* AIM OF THE EXERCISE
Copy the lines below exactly. Start at the first and finish with the line containing "and the four".

··· DATASET ···

// Acquisition chain: N_DAQ DAQ boards and the motherboard.
//
// Each detector has a DAQ board; the boards share N_BUS synchronous 16-bit
// buses (N_DAQ / N_BUS boards per bus), each board with its own OE, REQ and
// DAV lines and the read clock from the motherboard. On the boards the bus
// lines are tri-state; here each board drives zero unless enabled and a bus
// is the OR of its boards' outputs, with an assertion that at most one board
// drives a bus. The board clock is taken equal to the motherboard system
// clock. ADC converters are outside: `adc_start` per board and the four
// samples per board are ports.
module iris_daq_system
  import pet_daq_pkg::*;
#(
  parameter int N_DAQ       = 16,
  parameter int N_BUS       = 2,
  parameter int WINDOW      = 2,
  parameter int CONV_CYCLES = 5,
  parameter int DEPTH_LOG2  = 6
) (
  input  logic                               clk_sys,
  input  logic                               rd_clk,
  input  logic                               rst_n,
  input  logic [N_DAQ-1:0]                   det_trig,
  input  logic [4:0]                         cfg_c,
  output logic [N_DAQ-1:0]                   adc_start,
  input  sample_t [N_DAQ-1:0][N_ADC-1:0]     adc_data,
  output word_t                              usb_data,
  output logic                               usb_valid,
  input  logic                               usb_ready,
  output logic [31:0]                        n_coinc,
  output logic [31:0]                        n_single,
  output logic [31:0]                        n_multiple,
  output logic [N_BUS-1:0][31:0]             n_pkts,
  output logic [N_BUS-1:0][31:0]             n_stall,
  output logic [N_BUS-1:0][31:0]             n_ok,
  output logic [N_BUS-1:0][31:0]             n_err,
  output logic [N_DAQ-1:0][31:0]             n_acq,
  output logic [N_DAQ-1:0][31:0]             n_ignored,
  output logic [N_DAQ-1:0][31:0]             n_dropped
);
  localparam int PER = N_DAQ / N_BUS;

  logic [N_DAQ-1:0]  daq_trig, dav, oe, req, drive, busy;
  logic [7:0]        event_id;
  word_t [N_DAQ-1:0] dq;
  word_t [N_BUS-1:0] bus_data;

  for (genvar i = 0; i < N_DAQ; i++) begin : g_daq
    daq_board #(.DAQ_ID(4'(i)), .CONV_CYCLES(CONV_CYCLES), .DEPTH_LOG2(DEPTH_LOG2)) u_daq (
      .clk(clk_sys), .rd_clk, .rst_n, .trig(daq_trig[i]), .event_id, .cfg_c,
      .adc_start(adc_start[i]), .adc_data(adc_data[i]),
      .oe(oe[i]), .req(req[i]), .dav(dav[i]), .bus_drive(drive[i]),
      .bus_data(dq[i]), .busy(busy[i]),
      .n_acq(n_acq[i]), .n_ignored(n_ignored[i]), .n_dropped(n_dropped[i]));
  end

  always_comb begin
    bus_data = '0;
    for (int i = 0; i < N_DAQ; i++) bus_data[i / PER] |= dq[i];
  end

  for (genvar b = 0; b < N_BUS; b++) begin : g_chk
    assert property (@(posedge rd_clk) disable iff (!rst_n) $onehot0(drive[b*PER +: PER]));
  end

  iris_motherboard #(.N_DAQ(N_DAQ), .N_BUS(N_BUS), .WINDOW(WINDOW), .DEPTH_LOG2(DEPTH_LOG2)) u_mb (
    .clk_sys, .rd_clk, .rst_n, .det_trig, .daq_trig, .event_id,
    .dav, .oe, .req, .bus_data, .usb_data, .usb_valid, .usb_ready,
    .n_coinc, .n_single, .n_multiple, .n_pkts, .n_stall, .n_ok, .n_err);
endmodule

···

* RESULT
// Acquisition chain: N_DAQ DAQ boards and the motherboard.
//
// Each detector has a DAQ board; the boards share N_BUS synchronous 16-bit
// buses (N_DAQ / N_BUS boards per bus), each board with its own OE, REQ and
// DAV lines and the read clock from the motherboard. On the boards the bus
// lines are tri-state; here each board drives zero unless enabled and a bus
// is the OR of its boards' outputs, with an assertion that at most one board
// drives a bus. The board clock is taken equal to the motherboard system
// clock. ADC converters are outside: `adc_start` per board and the four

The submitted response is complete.